The testing model clearly better than testing data looking at the FP rate and FN rate.

### Feature Selection

Since you have many features available, one part of building the best model will be to select which features to use as input to the classifier.
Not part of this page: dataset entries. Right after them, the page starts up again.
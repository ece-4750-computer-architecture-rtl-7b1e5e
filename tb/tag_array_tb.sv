// tag_array_tb: writes random tags to random entries of a 4-entry, 26-bit
// tag array and checks every combinational read against a reference copy,
// including that a read in the cycle of a write still sees the old value.
module tag_array_tb;
  logic clk = 0;
  always #5 clk = ~clk;

  logic [1:0]  idx;
  logic        wen;
  logic [25:0] wdata, rdata;
  logic [25:0] ref_mem [4];
  bit          ref_ok  [4];
  int checks = 0, failures = 0;

  tag_array #(.NUM_ENTRIES(4), .TAG_W(26)) dut (.*);

  initial begin
    repeat (2000) @(posedge clk);
    failures++;
    $display("TB_RESULT checks=%0d failures=%0d", checks, failures);
    $finish;
  end

  initial begin
    for (int i = 0; i < 4; i++) ref_ok[i] = 0;
    wen = 0; idx = 0; wdata = 0;
    for (int i = 0; i < 4; i++) begin
      @(negedge clk);
      idx = 2'(i); wen = 1; wdata = 26'($urandom);
      @(posedge clk);
      ref_mem[i] = wdata; ref_ok[i] = 1;
    end
    for (int n = 0; n < 500; n++) begin
      @(negedge clk);
      idx = 2'($urandom_range(3));
      wen = ($urandom_range(3) == 0);
      wdata = 26'($urandom);
      #1;
      checks++;
      if (rdata !== ref_mem[idx]) begin
        failures++;
        $display("FAIL idx=%0d got %h exp %h", idx, rdata, ref_mem[idx]);
      end
      @(posedge clk);
      if (wen) ref_mem[idx] = wdata;
    end
    $display("TB_RESULT checks=%0d failures=%0d", checks, failures);
    $finish;
  end
endmodule
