// write_buffer: buffer for write-through words between a cache and main
// memory, letting line reads go to memory ahead of buffered writes.
//
// It sits on the cache's combinational memory interface (memreq/memresp)
// and presents the same interface to memory, so the cache sees no change in
// timing. Every word write from the cache is queued in a FIFO of NUM_ENTRIES
// entries; the cache never waits for it. The memory port serves one request
// per cycle: a line read from the cache has priority and goes to memory at
// once; in any cycle without a read the oldest buffered write drains to
// memory. A cache write arrives only in a cycle without a cache read, so a
// full buffer always drains one entry in the cycle it takes a new one and
// never has to refuse a write. Behind a combinational memory the port is
// free in every write cycle, so words wait in the buffer only while reads
// (cache misses or prefetches) hold the port; the depth is a parameter for
// that reason.
//
// A line read may ask for a line whose newest words are still in the buffer.
// The buffer checks every entry's address against the line and replaces the
// memory's word with the youngest buffered copy (address check and bypass),
// so reads always see the latest value. The buffer depth and the FIFO order
// are this design's choices; the alternative policy of draining the buffer
// before every read miss is not built here.
//
// Outputs: empty; bypass_event pulses when a read took a word from the buffer.
module write_buffer
  import cache_pkg::*;
#(
  parameter int unsigned NUM_ENTRIES = 4
) (
  input  logic              clk,
  input  logic              rst,
  // cache side
  input  logic              creq_val,
  input  mem_req_t          creq,
  output logic [LINE_W-1:0] cresp_data,
  // memory side
  output logic              mreq_val,
  output mem_req_t          mreq,
  input  logic [LINE_W-1:0] mresp_data,
  output logic              empty,
  output logic              bypass_event
);

  localparam int unsigned PTR_W = (NUM_ENTRIES > 1) ? $clog2(NUM_ENTRIES) : 1;

  typedef struct packed {
    logic [ADDR_W-3:0] waddr;   // word address
    logic [WORD_W-1:0] data;
  } entry_t;

  entry_t             buf_q [NUM_ENTRIES];
  logic [PTR_W-1:0]   head, tail;
  logic [PTR_W:0]     count;

  logic c_read, c_write, drain;
  assign c_read  = creq_val && (creq.rtype == REQ_READ);
  assign c_write = creq_val && (creq.rtype == REQ_WRITE);
  assign drain   = !c_read && (count != 0);
  assign empty   = (count == 0);

  function automatic logic [PTR_W-1:0] inc(input logic [PTR_W-1:0] p);
    return (p == PTR_W'(NUM_ENTRIES - 1)) ? '0 : p + 1'b1;
  endfunction

  // memory port: cache read first, else drain the oldest write
  always_comb begin
    mreq_val = c_read || drain;
    mreq     = creq;
    if (!c_read) begin
      mreq.rtype = REQ_WRITE;
      mreq.addr  = {buf_q[head].waddr, 2'b00};
      mreq.data  = zext(buf_q[head].data);
    end
  end

  // read bypass: youngest matching entry wins (scan oldest to youngest)
  always_comb begin
    cresp_data   = mresp_data;
    bypass_event = 1'b0;
    for (int k = 0; k < NUM_ENTRIES; k++) begin
      logic [PTR_W-1:0] p;
      p = PTR_W'((int'(head) + k) % NUM_ENTRIES);
      if (k < int'(count) && buf_q[p].waddr[ADDR_W-3:2] == creq.addr[ADDR_W-1:4]) begin
        cresp_data[buf_q[p].waddr[1:0]*WORD_W +: WORD_W] = buf_q[p].data;
        bypass_event = c_read;
      end
    end
  end

  always_ff @(posedge clk) begin
    if (rst) begin
      head  <= '0;
      tail  <= '0;
      count <= '0;
    end else begin
      if (c_write) begin
        buf_q[tail] <= '{waddr: creq.addr[ADDR_W-1:2], data: creq.data[WORD_W-1:0]};
        tail        <= inc(tail);
      end
      if (drain) head <= inc(head);
      count <= count + (PTR_W+1)'(c_write) - (PTR_W+1)'(drain);
    end
  end

  a_no_overflow: assert property (@(posedge clk) disable iff (rst)
    c_write |-> (count < (PTR_W+1)'(NUM_ENTRIES)) || drain);

endmodule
Your initial model used all of the features but it is possible that a better model can 
be built by leaving some of them out.   Test this by building a few models with subsets of the features - how do your models perform? 

This process can be automated.  The [sklearn RFE function](http://scikit-learn.org/stable/modules/feature_selection.html#recursive-feature-elimination) implements __Recursive Feature Estimation__ which removes 
features one by one, evaluating the model each time and selecting the best model for a target number of features.  Use RFE to select features for a model with 3, 4 and 5 features - can you build a model that is as good or better than your initial model?

In [None]:
feature_cols = np.array(bcancer.columns)[1:-1]
X = imputed_bcancer.drop(['class','sample_code_number'], axis=1)
y = imputed_bcancer['class']
X_train, X_test, y_train, y_test = train_test_split(X, y, test_size=0.2)

In [None]:
cm = [None]*3
estimator = LogisticRegression(C=1e9)

for idx,i in enumerate([3,4,5]):
  selector = RFE(estimator, i)  # select 3 features for us
  selector = selector.fit(X, y)

  supp = selector.get_support()
  print("Selected features:", feature_cols[supp])
  print("Coeffs:", selector.estimator_.coef_)
  # test the model
  predicted = selector.predict(X)
  print("MSE:", mean_squared_error(y, predicted))
  print("R^2:", r2_score(y, predicted))
  print("Accuracy:",accuracy_score(y,predicted))
  cm[idx] = confusion_matrix(y,predicted)
  print("Classification matrix:",cm[idx])
  print("\n")

Selected features: ['uniformity_cell_shape' 'bland_chromatin' 'mitoses']
Coeffs: [[1.11182892 0.74475264 0.75385756]]
MSE: 0.23462088698140202
R^2: 0.7403558680171773
Accuracy: 0.9413447782546495
Classification matrix: [[442  16]
 [ 25 216]]


0 3
1 4
2 5
Selected features: ['clump_thickness' 'uniformity_cell_shape' 'bland_chromatin' 'mitoses']
Coeffs: [[0.55391074 0.84570179 0.69316168 0.72112276]]
MSE: 0.17167381974248927
R^2: 0.8100164887930565
Accuracy: 0.9570815450643777
Classification matrix: [[444  14]
 [ 16 225]]


0 3
1 4
2 5
Selected features: ['clump_thickness' 'uniformity_cell_shape' 'bare_nuclei' 'bland_chromatin'
 'mitoses']
Coeffs: [[0.49594084 0.5359611  0.44753375 0.47950766 0.5482071 ]]
MSE: 0.12589413447782546
R^2: 0.8606787584482415
Accuracy: 0.9685264663805436
Classification matrix: [[448  10]
 [ 12 229]]


0 3
1 4
2 5


## Conclusion

Write a brief conclusion to your experiment.  You might comment on the proportion of __false positive__ and __false negative__ classifications your model makes.  How useful would this model be in a clinical diagnostic setting? 

In [None]:
for i in range(3):
  print("Feature count ",i+3)
  print("FPR: ",cm[i][0][1] / sum(cm[i][0]))
  print("FNR: ",cm[i][1][0] / sum(cm[i][1]))
  print("\n")

Feature count  3
FPR:  0.034934497816593885
FNR:  0.1037344398340249


Feature count  4
FPR:  0.03056768558951965
FNR:  0.06639004149377593


Feature count  5
FPR:  0.021834061135371178
FNR:  0.04979253112033195




The original test model still appears to be better than the feature selected models. From 3 to 5 feature selections, the error rates keep reducing. The accuracy and $R^2$ values appear to increase.